◆ **Problem statement**
Your output should be each line from the material below that has the word "rotate".

◆ **Source material**
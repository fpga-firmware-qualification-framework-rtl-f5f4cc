// Testbench for axi_monitor_slave at reduced sizes (32-word configuration
// memory, 16-word acquisition buffers).
//
// Checks: AXI writes land in the configuration memory and are read back
// through the monitor port one cycle after cfg_en, with byte strobes; writes
// above the configuration memory change nothing; each of the four
// acquisition buffers, filled through its native port, is returned by AXI
// bursts in its own quarter of the window and nowhere else; and AXI reads
// never return configuration data.
module tb_axi_monitor_slave;
  import ffqf_pkg::*;

  localparam int CAW = 5, AAW = 4;
  logic clk = 0, rst_n = 0;
  always #5 clk = ~clk;

  axi_req_t  req;
  axi_resp_t resp;
  logic            cfg_en = 0;
  logic [CAW-1:0]  cfg_addr = '0;
  logic [31:0]     cfg_rdata;
  logic [3:0]      acq_we = '0;
  logic [AAW-1:0]  acq_addr  [4];
  logic [31:0]     acq_wdata [4];
  int checks = 0, failures = 0;

  axi_monitor_slave #(.CFG_AW(CAW), .ACQ_AW(AAW)) dut (
    .clk, .rst_n, .axi_req(req), .axi_resp(resp),
    .cfg_en, .cfg_addr, .cfg_rdata, .acq_we, .acq_addr, .acq_wdata);
  axi_tb_master bfm (.clk, .req, .resp);

  task automatic check(input logic [31:0] got, input logic [31:0] exp, input string what);
    checks++;
    if (got !== exp) begin
      failures++;
      $display("FAIL %s: got %h expected %h", what, got, exp);
    end
  endtask

  task automatic cfg_read(input int a, output logic [31:0] v);
    @(negedge clk); cfg_en = 1; cfg_addr = CAW'(a);
    @(negedge clk); cfg_en = 0; v = cfg_rdata;
  endtask

  function automatic logic [31:0] acq_val(int k, int i);
    return 32'hA000_0000 | (32'(k) << 16) | 32'(i * 3 + 1);
  endfunction

  initial begin
    logic [31:0] d [16], q [16], v;
    logic [1:0] r;
    for (int k = 0; k < 4; k++) begin acq_addr[k] = '0; acq_wdata[k] = '0; end
    repeat (3) @(posedge clk);
    rst_n = 1;
    // configuration: a burst of 8 words, then a partial write
    for (int i = 0; i < 8; i++) d[i] = 32'hC0DE_0000 + 32'(i * 11);
    bfm.write(32'h0000_0010, d, 8, 4'hF, r);   // words 4..11
    check(32'(r), 32'(RESP_OKAY), "config write response");
    for (int i = 0; i < 8; i++) begin
      cfg_read(4 + i, v);
      check(v, d[i], $sformatf("config word %0d", 4 + i));
    end
    d[0] = 32'h1122_3344;
    bfm.write(32'h0000_0014, d, 1, 4'b0011, r);
    cfg_read(5, v);
    check(v, 32'hC0DE_3344, "config partial write");
    // a write past the configuration memory is dropped
    d[0] = 32'hDEAD_0001;
    bfm.write(32'(4 << AAW) * 4 - 4, d, 1, 4'hF, r);
    for (int i = 0; i < 32; i++) begin
      cfg_read(i, v);
      checks++;
      if (v == 32'hDEAD_0001) begin failures++; $display("FAIL stray write reached config word %0d", i); end
    end
    // acquisition: fill all four buffers at once, one word per cycle
    for (int i = 0; i < 16; i++) begin
      @(negedge clk);
      acq_we = 4'hF;
      for (int k = 0; k < 4; k++) begin acq_addr[k] = AAW'(i); acq_wdata[k] = acq_val(k, i); end
    end
    @(negedge clk); acq_we = '0;
    for (int k = 3; k >= 0; k--) begin
      bfm.read(32'(k << AAW) * 4, 16, q, r);
      check(32'(r), 32'(RESP_OKAY), "acquisition read response");
      for (int i = 0; i < 16; i++) check(q[i], acq_val(k, i), $sformatf("buffer %0d word %0d", k, i));
    end
    // single reads alternating between buffers
    for (int i = 0; i < 8; i++) begin
      bfm.read1(32'(((i % 4) << AAW) + 15 - i) * 4, v);
      check(v, acq_val(i % 4, 15 - i), $sformatf("single read %0d", i));
    end
    // an AXI read of a configured word returns acquisition data, not config
    bfm.read1(32'h0000_0010, v);
    check(v, acq_val(0, 4), "reads come from the acquisition buffers");
    $display("TB_RESULT checks=%0d failures=%0d", checks, failures);
    $finish;
  end

  initial begin
    repeat (5000) @(posedge clk);
    failures++;
    $display("watchdog expired");
    $display("TB_RESULT checks=%0d failures=%0d", checks, failures);
    $finish;
  end
endmodule
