// Generic AXI slave with a register interface for one subsystem.
//
// A subsystem joins the template by handing its parallel connections to this
// slave as 32-bit registers instead of wiring them straight to its
// neighbours. Two ranges are mapped:
//   0x0000 + 4*i  read registers, i < NUM_RD: the subsystem's outputs
//                 (rd_regs), read-only; writes to them are ignored.
//   0x1000 + 4*i  write registers, i < NUM_WR: the subsystem's inputs
//                 (wr_regs), written by the bus and readable back.
// Any other address reads as zero and ignores writes, so a slave whose
// register interface is left unconnected behaves like an empty one.
// wr_stb[i] pulses for one cycle when write register i is written, so the
// subsystem can tell that new data arrived.
//
// The defaults, six read and seven write registers, are the register map of
// the case-study current controller (0x0000-0x0014 and 0x1000-0x1018).
// Timing is that of axi_slave_fe; a read samples rd_regs in the cycle the
// read is issued. Write registers reset to zero.
module axi_reg_slave
  import ffqf_pkg::*;
#(
  parameter int unsigned NUM_RD = 6,
  parameter int unsigned NUM_WR = 7
) (
  input  logic              clk,
  input  logic              rst_n,
  input  axi_req_t          axi_req,
  output axi_resp_t         axi_resp,
  input  logic [DATA_W-1:0] rd_regs [NUM_RD],
  output logic [DATA_W-1:0] wr_regs [NUM_WR],
  output logic [NUM_WR-1:0] wr_stb
);

  localparam int unsigned MEM_AW   = 11;        // 8 KB window
  localparam int unsigned WR_BASE  = 'h400;     // word address of 0x1000

  logic              en, we;
  logic [MEM_AW-1:0] addr;
  logic [DATA_W-1:0] wdata, rdata;
  logic [STRB_W-1:0] wstrb;

  axi_slave_fe #(.MEM_AW(MEM_AW)) u_fe (
    .clk, .rst_n,
    .req(axi_req), .resp(axi_resp),
    .mem_en(en), .mem_we(we), .mem_addr(addr),
    .mem_wdata(wdata), .mem_wstrb(wstrb), .mem_rdata(rdata)
  );

  // decoded indices
  logic              is_wr;
  logic [MEM_AW-1:0] wr_off;
  assign wr_off = addr - MEM_AW'(WR_BASE);
  assign is_wr  = (addr >= MEM_AW'(WR_BASE)) && (wr_off < MEM_AW'(NUM_WR));

  always_ff @(posedge clk or negedge rst_n) begin
    if (!rst_n) begin
      for (int i = 0; i < NUM_WR; i++) wr_regs[i] <= '0;
      wr_stb <= '0;
      rdata  <= '0;
    end else begin
      wr_stb <= '0;
      if (en && we && is_wr) begin
        for (int i = 0; i < NUM_WR; i++)
          if (wr_off == MEM_AW'(i)) begin
            for (int b = 0; b < STRB_W; b++)
              if (wstrb[b]) wr_regs[i][8*b +: 8] <= wdata[8*b +: 8];
            wr_stb[i] <= 1'b1;
          end
      end
      if (en && !we) begin
        rdata <= '0;
        for (int i = 0; i < NUM_RD; i++)
          if (addr == MEM_AW'(i)) rdata <= rd_regs[i];
        for (int i = 0; i < NUM_WR; i++)
          if (is_wr && wr_off == MEM_AW'(i)) rdata <= wr_regs[i];
      end
    end
  end

endmodule
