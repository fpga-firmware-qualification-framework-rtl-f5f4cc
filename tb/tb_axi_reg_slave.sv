// Testbench for axi_reg_slave: read registers at 0x0000, write registers at
// 0x1000 (written, strobed and read back), unmapped addresses read zero and
// ignore writes, writes to read registers are ignored.
module tb_axi_reg_slave;
  import ffqf_pkg::*;

  logic clk = 0, rst_n = 0;
  always #5 clk = ~clk;

  axi_req_t    req;
  axi_resp_t   resp;
  logic [31:0] rd_regs [6];
  logic [31:0] wr_regs [7];
  logic [6:0]  wr_stb, stb_seen;
  int checks = 0, failures = 0;

  axi_reg_slave dut (.clk, .rst_n, .axi_req(req), .axi_resp(resp),
                     .rd_regs, .wr_regs, .wr_stb);
  axi_tb_master bfm (.clk, .req, .resp);

  always @(posedge clk) if (!rst_n) stb_seen <= '0; else stb_seen <= stb_seen | wr_stb;

  task automatic check(input logic [31:0] got, input logic [31:0] exp, input string what);
    checks++;
    if (got !== exp) begin
      failures++;
      $display("FAIL %s: got %h expected %h", what, got, exp);
    end
  endtask

  initial begin
    logic [31:0] d [16], q [16], v;
    logic [1:0] r;
    for (int i = 0; i < 6; i++) rd_regs[i] = 32'h1000_0000 + $urandom_range(0, 32'hFFFF);
    repeat (3) @(posedge clk);
    rst_n = 1;
    for (int i = 0; i < 7; i++) check(wr_regs[i], 0, "write regs reset");
    bfm.read(32'h0, 6, q, r);
    for (int i = 0; i < 6; i++) check(q[i], rd_regs[i], $sformatf("read reg %0d", i));
    for (int i = 0; i < 16; i++) d[i] = $urandom;
    bfm.write(32'h1000, d, 7, 4'hF, r);
    check(32'(r), 0, "bresp");
    for (int i = 0; i < 7; i++) check(wr_regs[i], d[i], $sformatf("write reg %0d", i));
    @(posedge clk); @(posedge clk);
    check(32'(stb_seen), 32'h7F, "write strobes");
    bfm.read(32'h1000, 7, q, r);
    for (int i = 0; i < 7; i++) check(q[i], d[i], $sformatf("write reg readback %0d", i));
    // rd_regs change is visible on the next read
    rd_regs[2] = 32'hDEAD_0002;
    bfm.read1(32'h8, v);
    check(v, 32'hDEAD_0002, "live read register");
    // unmapped
    bfm.write1(32'h0800, 32'h1234_5678);
    bfm.read1(32'h0800, v);
    check(v, 0, "unmapped reads zero");
    bfm.read1(32'h101C, v);
    check(v, 0, "past last write register reads zero");
    bfm.write1(32'h0004, 32'h5555_5555);
    bfm.read1(32'h0004, v);
    check(v, rd_regs[1], "read register not writable");
    // partial strobe
    for (int i = 0; i < 16; i++) q[i] = 32'hFFFF_FFFF;
    bfm.write(32'h1008, q, 1, 4'b1000, r);
    check(wr_regs[2], {8'hFF, d[2][23:0]}, "byte strobe");
    $display("TB_RESULT checks=%0d failures=%0d", checks, failures);
    $finish;
  end

  initial begin
    repeat (5000) @(posedge clk);
    failures++;
    $display("watchdog expired");
    $display("TB_RESULT checks=%0d failures=%0d", checks, failures);
    $finish;
  end
endmodule
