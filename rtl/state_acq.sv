// State acquisition buffer: ring buffers that record a subsystem's state
// registers every cycle, read back through a single AXI slave.
//
// Each of the N_CH 32-bit state registers (data[ch]) has a ring buffer of
// 2**DEPTH_AW words of its own, so all of them are recorded in the same
// cycle. While capture is high, every cycle writes one record (one word per
// channel) at the common write pointer, which wraps at the end of the
// buffer. Connected to the subsystem's clock enable, the buffer stops with
// the subsystem: after a break the newest record is the state of the last
// cycle the subsystem ran, and the buffer holds the trace that led there.
//
// The AXI side (read only; writes are accepted and ignored) presents each
// channel oldest record first. Word address ch*2**DEPTH_AW + i returns the
// i-th oldest record of channel ch: the address translator adds the write
// pointer once the buffer has wrapped. Past the channels, word address
// N_CH*2**DEPTH_AW returns the number of valid records and the next one the
// total number of records written since reset.
//
// Reads have the timing of axi_slave_fe.
module state_acq
  import ffqf_pkg::*;
#(
  parameter int unsigned N_CH     = 4,
  parameter int unsigned DEPTH_AW = 10
) (
  input  logic              clk,
  input  logic              rst_n,
  input  logic              capture,
  input  logic [DATA_W-1:0] data [N_CH],
  input  axi_req_t          axi_req,
  output axi_resp_t         axi_resp
);

  localparam int unsigned DEPTH  = 2**DEPTH_AW;
  localparam int unsigned CH_W   = (N_CH > 1) ? $clog2(N_CH) : 1;
  localparam int unsigned MEM_AW = DEPTH_AW + CH_W + 1;

  logic [DEPTH_AW-1:0] wptr;
  logic                wrapped;
  logic [31:0]         total;

  logic              en, we;
  logic [MEM_AW-1:0] addr;
  logic [DATA_W-1:0] wdata, rdata;
  logic [STRB_W-1:0] wstrb;

  axi_slave_fe #(.MEM_AW(MEM_AW)) u_fe (
    .clk, .rst_n, .req(axi_req), .resp(axi_resp),
    .mem_en(en), .mem_we(we), .mem_addr(addr),
    .mem_wdata(wdata), .mem_wstrb(wstrb), .mem_rdata(rdata)
  );

  // address translation
  logic [DEPTH_AW-1:0] idx, phys;
  logic [CH_W-1:0]     ch;
  logic                is_stat;
  assign idx     = addr[DEPTH_AW-1:0];
  assign ch      = addr[DEPTH_AW +: CH_W];
  assign is_stat = addr[MEM_AW-1] || (32'(ch) >= N_CH);
  assign phys    = wrapped ? (idx + wptr) : idx;

  // write side
  always_ff @(posedge clk or negedge rst_n) begin
    if (!rst_n) begin
      wptr    <= '0;
      wrapped <= 1'b0;
      total   <= '0;
    end else if (capture) begin
      wptr  <= wptr + 1'b1;
      total <= total + 32'd1;
      if (wptr == DEPTH_AW'(DEPTH - 1)) wrapped <= 1'b1;
    end
  end

  // one blockram per channel: written at wptr, read at the translated
  // address
  logic [DATA_W-1:0] ch_rdata [N_CH];
  logic              rd_en;
  assign rd_en = en && !we && !is_stat;

  for (genvar c = 0; c < N_CH; c++) begin : g_ch
    logic [DATA_W-1:0] mem [DEPTH];
    always_ff @(posedge clk) begin
      if (capture) mem[wptr] <= data[c];
      if (rd_en)   ch_rdata[c] <= mem[phys];
    end
  end

  logic [CH_W-1:0] ch_q;
  logic            stat_q;
  logic [DATA_W-1:0] stat_data;

  // read side, one cycle latency
  always_ff @(posedge clk or negedge rst_n) begin
    if (!rst_n) begin
      ch_q      <= '0;
      stat_q    <= 1'b0;
      stat_data <= '0;
    end else if (en && !we) begin
      ch_q   <= ch;
      stat_q <= is_stat;
      if (idx == '0)     stat_data <= wrapped ? 32'(DEPTH) : 32'(wptr);
      else if (idx == 1) stat_data <= total;
      else               stat_data <= '0;
    end
  end

  assign rdata = stat_q ? stat_data : ch_rdata[ch_q];

endmodule
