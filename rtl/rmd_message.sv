// Message-block store of the four-way unfolded RIPEMD-160 core.
//
// Sixteen 32-bit registers hold one 512-bit message block. A word is written
// on the rising clock edge when load is high: data_in goes to word addr.
// Writes are ignored while the core is hashing (lock high), so the block
// cannot change under a running computation. Eight asynchronous read ports
// (four per line) return the words the coder selects for the four steps of
// the current cycle. Words are the 32-bit values X[0..15] of the RIPEMD-160
// definition, i.e. each word holds four message bytes in little-endian order.
// The store has no reset: a block must be fully written before use.
// The load/addr/data_in write interface follows the published design; the
// write lock, word format and read ports are this design's choices.
module rmd_message
  import rmd160_pkg::*;
#(
  parameter int unsigned WORDS = MSG_WORDS  // 16 words of 32 bits
)(
  input  logic                     clk,
  input  logic                     load,     // write enable
  input  logic                     lock,     // hashing in progress: no writes
  input  logic [$clog2(WORDS)-1:0] addr,     // word address
  input  word_t                    data_in,  // word to write
  input  logic [3:0][$clog2(WORDS)-1:0] idx_l_i,  // left read indices
  input  logic [3:0][$clog2(WORDS)-1:0] idx_r_i,  // right read indices
  output word_t                    x_l_o [4], // left read data
  output word_t                    x_r_o [4]  // right read data
);

  word_t mem [WORDS];

  always_ff @(posedge clk) begin
    if (load && !lock) mem[addr] <= data_in;
  end

  always_comb begin
    for (int j = 0; j < 4; j++) begin
      x_l_o[j] = mem[idx_l_i[j]];
      x_r_o[j] = mem[idx_r_i[j]];
    end
  end

endmodule
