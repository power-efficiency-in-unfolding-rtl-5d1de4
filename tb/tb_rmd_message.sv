// Testbench of rmd_message: fills the store with random words, reads all
// eight ports at random indices against a shadow copy, and checks that
// writes with lock high leave the store unchanged.
module tb_rmd_message;
  import rmd160_pkg::*;

  logic            clk = 1'b0;
  logic            load, lock;
  logic [3:0]      addr;
  word_t           data_in;
  logic [3:0][3:0] idx_l_i, idx_r_i;
  word_t           x_l_o [4];
  word_t           x_r_o [4];
  word_t           shadow [16];
  int checks = 0, failures = 0, locked = 0;

  rmd_message dut (.*);

  always #5 clk = ~clk;

  initial begin
    repeat (100000) @(posedge clk);
    failures++;
    $display("TB_RESULT checks=%0d failures=%0d", checks, failures);
    $finish;
  end

  task automatic read_all();
    for (int n = 0; n < 20; n++) begin
      for (int j = 0; j < 4; j++) begin
        idx_l_i[j] = 4'($urandom);
        idx_r_i[j] = 4'($urandom);
      end
      #1;
      for (int j = 0; j < 4; j++) begin
        checks += 2;
        if (x_l_o[j] !== shadow[idx_l_i[j]]) begin failures++; $display("FAIL left port %0d", j); end
        if (x_r_o[j] !== shadow[idx_r_i[j]]) begin failures++; $display("FAIL right port %0d", j); end
      end
    end
  endtask

  initial begin
    load = 0; lock = 0; addr = 0; data_in = 0; idx_l_i = '0; idx_r_i = '0;
    for (int pass = 0; pass < 4; pass++) begin
      for (int w = 0; w < 16; w++) begin
        @(negedge clk);
        load = 1; addr = 4'(w); data_in = $urandom; shadow[w] = data_in;
      end
      @(negedge clk);
      load = 0;
      read_all();
      // Locked writes must be ignored.
      lock = 1;
      for (int w = 0; w < 16; w++) begin
        @(negedge clk);
        load = 1; addr = 4'(w); data_in = $urandom;
        locked++;
      end
      @(negedge clk);
      load = 0; lock = 0;
      read_all();
    end
    checks++;
    if (locked == 0) failures++;
    $display("TB_RESULT checks=%0d failures=%0d", checks, failures);
    $finish;
  end
endmodule
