// One RIPEMD-160 step of one line (left or right), purely combinational.
//
// Computes T = rol_s(A + f + X + K) + E, where f is the boolean function
// value f(B, C, D) supplied from outside (the four f values of a clock cycle
// are produced together by rmd_func_parallel), X is the selected message
// word, K the round constant and s the rotate amount. The registers then
// move on as A <= E, E <= D, D <= rol10(C), C <= B, B <= T. Four of these are
// chained per line to form one clock cycle of the unfolded core. The adder
// order (X + K first, then A + f, then both) follows the usual step
// datapath; the result is the same in any order. The A, C and E outputs are
// the shifted inputs by definition of the step and carry no logic.
// The step equations are RIPEMD-160's; taking f as an input, so that the
// parallel function block can compute it, follows the published unfolded
// design.
module rmd_step
  import rmd160_pkg::*;
(
  input  rmd_regs_t  regs_i,  // A..E before the step
  input  word_t      f_i,     // f(B, C, D) for this step
  input  word_t      x_i,     // message word X[m(t)]
  input  word_t      k_i,     // constant K(t)
  input  logic [3:0] s_i,     // rotate amount s(t), 5..15
  output word_t      t_o,     // the new B value T
  output rmd_regs_t  regs_o   // A..E after the step
);

  word_t mk, af, sum;

  always_comb begin
    mk  = x_i + k_i;
    af  = regs_i.a + f_i;
    sum = af + mk;
    t_o = rol(sum, {1'b0, s_i}) + regs_i.e;
    regs_o.a = regs_i.e;
    regs_o.e = regs_i.d;
    regs_o.d = rol10(regs_i.c);
    regs_o.c = regs_i.b;
    regs_o.b = t_o;
  end

endmodule
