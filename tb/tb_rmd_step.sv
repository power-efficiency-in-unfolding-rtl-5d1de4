// Testbench of rmd_step: random register sets, f values, message words,
// constants and rotate amounts 5..15; the expected next registers are
// computed here with a shift-based rotate.
module tb_rmd_step;
  import rmd160_pkg::*;

  rmd_regs_t  regs_i, regs_o;
  word_t      f_i, x_i, k_i, t_o;
  logic [3:0] s_i;
  int checks = 0, failures = 0;

  rmd_step dut (.*);

  function automatic word_t rl(word_t x, int n);
    return (x << n) | (x >> (32 - n));
  endfunction

  initial begin
    #100000;
    failures++;
    $display("TB_RESULT checks=%0d failures=%0d", checks, failures);
    $finish;
  end

  initial begin
    word_t exp_t;
    for (int n = 0; n < 2000; n++) begin
      regs_i = {$urandom, $urandom, $urandom, $urandom, $urandom};
      f_i = $urandom; x_i = $urandom; k_i = $urandom;
      s_i = 4'($urandom_range(5, 15));
      #1;
      exp_t = rl(regs_i.a + f_i + x_i + k_i, int'(s_i)) + regs_i.e;
      checks++;
      if (t_o !== exp_t || regs_o.b !== exp_t || regs_o.a !== regs_i.e ||
          regs_o.e !== regs_i.d || regs_o.c !== regs_i.b ||
          regs_o.d !== {regs_i.c[21:0], regs_i.c[31:22]}) begin
        failures++;
        if (failures < 10) $display("FAIL step n=%0d t=%h exp %h", n, t_o, exp_t);
      end
    end
    $display("TB_RESULT checks=%0d failures=%0d", checks, failures);
    $finish;
  end
endmodule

◆ **Worked solution**
// word, K the round constant and s the rotate amount. The registers then
  input  logic [3:0] s_i,     // rotate amount s(t), 5..15
// constants and rotate amounts 5..15; the expected next registers are
// computed here with a shift-based rotate.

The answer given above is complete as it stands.